O meu aquario tem as mesmas dimensões  que o teu, tenho 2 sunsun uma de 5000 e outra de 6000 litros/hora a trabalhar alternadamente para variar as correntes e nunca ponho as duas a trabalhar simultaneamente mais do que 10min, senão cria muita turbulência, principalmente para os moles e LPS ja que com os SPS não se nota muito.
Por isso na minha opinião entre os 5 e os 8 mil seria o ideal.

Cumps, 
Hugo de Oliveira

----------


## Jose Neves

Antes de mais obrigado pelos comentários de todos, são úteis.

Em relação a circulação a minha ideia e depois de ler as vossas opiniões, seria ter as 2 bombas a funcionar alternadamente, cada 3 horas mudava uma bomba, assim criava 2 correntes distintas, só estando a funcionar as 2 simultaneamente durante 1 minuto.
Que tal??? Estará melhor????

Bomba de retorno - Bomba Eheim 1262 3400Lt/h
Que tal???? Será muito o débito???? Devo optar por uma menos potente????

Já agora alteração das medidas do aquário passou de 110x60x60 para 120x60x60

----------


## Luis Reis

Seria uma opção a considerar.

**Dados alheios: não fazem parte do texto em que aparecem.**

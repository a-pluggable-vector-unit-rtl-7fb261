// tb_simd_alu: random operands for every ALU operation and SEW, in vector
// and scalar forms, against the reference element model; also vmv.x.s and
// the pass-through handshake.
//
// Stimulus, timing of the drivers and the reference model are this
// testbench's own; the checked behaviour is the block's as described in
// its own header. Ends with the TB_RESULT line; a watchdog ends a hung run.
module tb_simd_alu;
  import vu_pkg::*;
  import vtb_pkg::*;
  int checks = 0, failures = 0;
  task automatic check(input logic ok, input string what);
    checks++; if (!ok) begin failures++; if (failures < 10) $display("FAIL %s", what); end
  endtask
  logic iv, ir, ov, ordy, us; vop_e op; vsew_e sew; logic [63:0] sc, sres;
  vreg_data_t a, b, res; exception_t ex;
  simd_alu dut (.in_valid_i(iv), .in_ready_o(ir), .op_i(op), .sew_i(sew), .use_scalar_i(us),
    .scalar_i(sc), .vs1_i(a), .vs2_i(b), .out_valid_o(ov), .out_ready_i(ordy), .result_o(res),
    .scalar_result_o(sres), .exception_o(ex));
  vop_e ops [14] = '{VADD, VSUB, VRSUB, VAND, VOR, VXOR, VSLL, VSRL, VSRA, VMINU, VMIN, VMAXU, VMAX, VMV};
  initial begin
    for (int i = 0; i < 2000; i++) begin
      int w; logic ok;
      op = ops[$urandom_range(0, 13)]; sew = vsew_e'($urandom_range(0, 3)); w = 8 << sew;
      us = $urandom_range(0, 1); sc = {$urandom, $urandom};
      a = {$urandom, $urandom, $urandom, $urandom}; b = {$urandom, $urandom, $urandom, $urandom};
      iv = $urandom_range(0, 1); ordy = $urandom_range(0, 1);
      #1;
      ok = 1;
      for (int e = 0; e < VLEN / w; e++) begin
        logic [63:0] ea, eb, got;
        ea  = us ? sc : zx(64'(a >> (e * w)), w);
        eb  = zx(64'(b >> (e * w)), w);
        got = zx(64'(res >> (e * w)), w);
        if (got != ref_elem(op, ea, eb, w)) ok = 0;
      end
      check(ok, $sformatf("op %s sew %0d", op.name(), w));
      check(ov == iv && ir == ordy && !ex.valid, "handshake");
      check(sres == sx(64'(b), w), "vmv.x.s element 0");
      #1;
    end
    $display("TB_RESULT checks=%0d failures=%0d", checks, failures);
    $finish;
  end
  initial begin #100000; failures++; $display("TB_RESULT checks=%0d failures=%0d", checks, failures); $finish; end
endmodule
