// simd_mul: packed-SIMD integer multiplier, the execute part of the MUL unit.
//
// Same functional-unit interface as simd_alu. Computes, per SEW-wide
// element, vmul (low half of the product), vmulh (high half, signed x
// signed) or vmulhu (high half, unsigned x unsigned) of vs2 and vs1 (or the
// replicated scalar). One register stage: the result appears the cycle
// after the operands are accepted and is held until out_ready; in_ready is
// high when the stage is empty or being emptied. The source leaves the set
// of units open; this unit and its one-stage pipeline are this design's
// choices, made to show a sequential unit behind the same interface.
module simd_mul
  import vu_pkg::*;
(
  input  logic            clk_i,
  input  logic            rst_ni,
  input  logic            in_valid_i,
  output logic            in_ready_o,
  input  vop_e            op_i,
  input  vsew_e           sew_i,
  input  logic            use_scalar_i,
  input  logic [XLEN-1:0] scalar_i,
  input  vreg_data_t      vs1_i,
  input  vreg_data_t      vs2_i,
  output logic            out_valid_o,
  input  logic            out_ready_i,
  output vreg_data_t      result_o,
  output logic [XLEN-1:0] scalar_result_o,
  output exception_t      exception_o
);

  function automatic logic [63:0] elem(input vop_e op, input logic [63:0] a,
                                       input logic [63:0] b, input int w);
    logic [127:0] ua, ub, prod;
    logic [63:0]  mask;
    mask = (w == 64) ? '1 : ((64'd1 << w) - 1);
    if (op == VMULHU) begin
      ua = {64'd0, a & mask};
      ub = {64'd0, b & mask};
    end else begin
      ua = 128'($signed(a << (64 - w)) >>> (64 - w));
      ub = 128'($signed(b << (64 - w)) >>> (64 - w));
    end
    prod = ua * ub;
    if (op == VMUL) return prod[63:0] & mask;
    else            return 64'(prod >> w) & mask;
  endfunction

  vreg_data_t res;

  always_comb begin
    res = '0;
    unique case (sew_i)
      SEW8:  for (int i = 0; i < VLEN / 8; i++)
               res[8*i +: 8] = 8'(elem(op_i, use_scalar_i ? scalar_i : 64'(vs1_i[8*i +: 8]),
                                           64'(vs2_i[8*i +: 8]), 8));
      SEW16: for (int i = 0; i < VLEN / 16; i++)
               res[16*i +: 16] = 16'(elem(op_i, use_scalar_i ? scalar_i : 64'(vs1_i[16*i +: 16]),
                                             64'(vs2_i[16*i +: 16]), 16));
      SEW32: for (int i = 0; i < VLEN / 32; i++)
               res[32*i +: 32] = 32'(elem(op_i, use_scalar_i ? scalar_i : 64'(vs1_i[32*i +: 32]),
                                             64'(vs2_i[32*i +: 32]), 32));
      default: for (int i = 0; i < VLEN / 64; i++)
               res[64*i +: 64] = elem(op_i, use_scalar_i ? scalar_i : vs1_i[64*i +: 64],
                                      vs2_i[64*i +: 64], 64);
    endcase
  end

  logic valid_q;
  assign in_ready_o      = !valid_q || out_ready_i;
  assign out_valid_o     = valid_q;
  assign scalar_result_o = '0;
  assign exception_o     = '0;

  always_ff @(posedge clk_i or negedge rst_ni) begin
    if (!rst_ni) begin
      valid_q  <= 1'b0;
      result_o <= '0;
    end else if (in_ready_o) begin
      valid_q <= in_valid_i;
      if (in_valid_i) result_o <= res;
    end
  end

endmodule
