// tb_simd_mul: streams random multiplications through the one-stage
// multiplier with random back-pressure; checks each result against the
// reference, the one-cycle latency and that nothing is lost or duplicated.
//
// Stimulus, timing of the drivers and the reference model are this
// testbench's own; the checked behaviour is the block's as described in
// its own header. Ends with the TB_RESULT line; a watchdog ends a hung run.
module tb_simd_mul;
  import vu_pkg::*;
  import vtb_pkg::*;
  logic clk = 0, rst_n = 0;
  always #5 clk = ~clk;
  int checks = 0, failures = 0;
  task automatic check(input logic ok, input string what);
    checks++; if (!ok) begin failures++; if (failures < 10) $display("FAIL %s", what); end
  endtask
  logic iv, ir, ov, ordy, us; vop_e op; vsew_e sew; logic [63:0] sc, sres;
  vreg_data_t a, b, res; exception_t ex;
  simd_mul dut (.clk_i(clk), .rst_ni(rst_n), .in_valid_i(iv), .in_ready_o(ir), .op_i(op), .sew_i(sew),
    .use_scalar_i(us), .scalar_i(sc), .vs1_i(a), .vs2_i(b), .out_valid_o(ov), .out_ready_i(ordy),
    .result_o(res), .scalar_result_o(sres), .exception_o(ex));
  vop_e ops [3] = '{VMUL, VMULH, VMULHU};
  vreg_data_t exp_q [$];
  int sent = 0, got = 0;
  function automatic vreg_data_t expect_res();
    vreg_data_t r; int w; w = 8 << sew; r = '0;
    for (int e = 0; e < VLEN / w; e++)
      r |= VLEN'(ref_elem(op, us ? sc : zx(64'(a >> (e * w)), w), zx(64'(b >> (e * w)), w), w)) << (e * w);
    return r;
  endfunction
  initial begin
    iv = 0; ordy = 0; op = VMUL; sew = SEW8; us = 0; sc = 0; a = 0; b = 0;
    repeat (2) @(negedge clk); rst_n = 1;
    // latency: accepted at one edge, valid right after it
    @(negedge clk); iv = 1; ordy = 1; a = {4{32'h0102_0304}}; b = {4{32'h0506_0708}};
    check(ir, "ready when empty"); @(posedge clk); #1; iv = 0;
    check(ov && res == expect_res(), "result one cycle after acceptance");
    @(negedge clk); ordy = 1; @(negedge clk);
    check(!ov, "result drained");
    while (sent < 1000) begin
      ordy = $urandom_range(0, 3) != 0;
      iv = $urandom_range(0, 1);
      op = ops[$urandom_range(0, 2)]; sew = vsew_e'($urandom_range(0, 3)); us = $urandom_range(0, 1);
      sc = {$urandom, $urandom}; a = {$urandom, $urandom, $urandom, $urandom}; b = {$urandom, $urandom, $urandom, $urandom};
      #1;
      if (ov && ordy) begin
        check(exp_q.size() > 0 && res == exp_q.pop_front(), "streamed result"); got++;
      end
      if (iv && ir) begin exp_q.push_back(expect_res()); sent++; end
      @(negedge clk);
    end
    iv = 0; ordy = 1; #1;
    if (ov) begin check(res == exp_q.pop_front(), "last result"); got++; end
    check(got == sent && !ex.valid && sres == 0, "all results delivered");
    $display("TB_RESULT checks=%0d failures=%0d", checks, failures);
    $finish;
  end
  initial begin repeat (20000) @(posedge clk); failures++;
    $display("TB_RESULT checks=%0d failures=%0d", checks, failures); $finish; end
endmodule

No entanto cont a dizer q n deverias ter as resun no maximo, mm que fosse so uma a fazer de cada vez, axo que 15000lts/h de cada vez seriam suficientes, e ias alternando as duas. Se optares pelas vortech 10 ou 20, podes ter as duas ligadas simultanemaente, programas o fluxo maximo q pretendes e elas vao alternando a intensidade ao longo do dia. De qq modo essa alternancia de bombas tb te vai dar uma alternancia de correntes.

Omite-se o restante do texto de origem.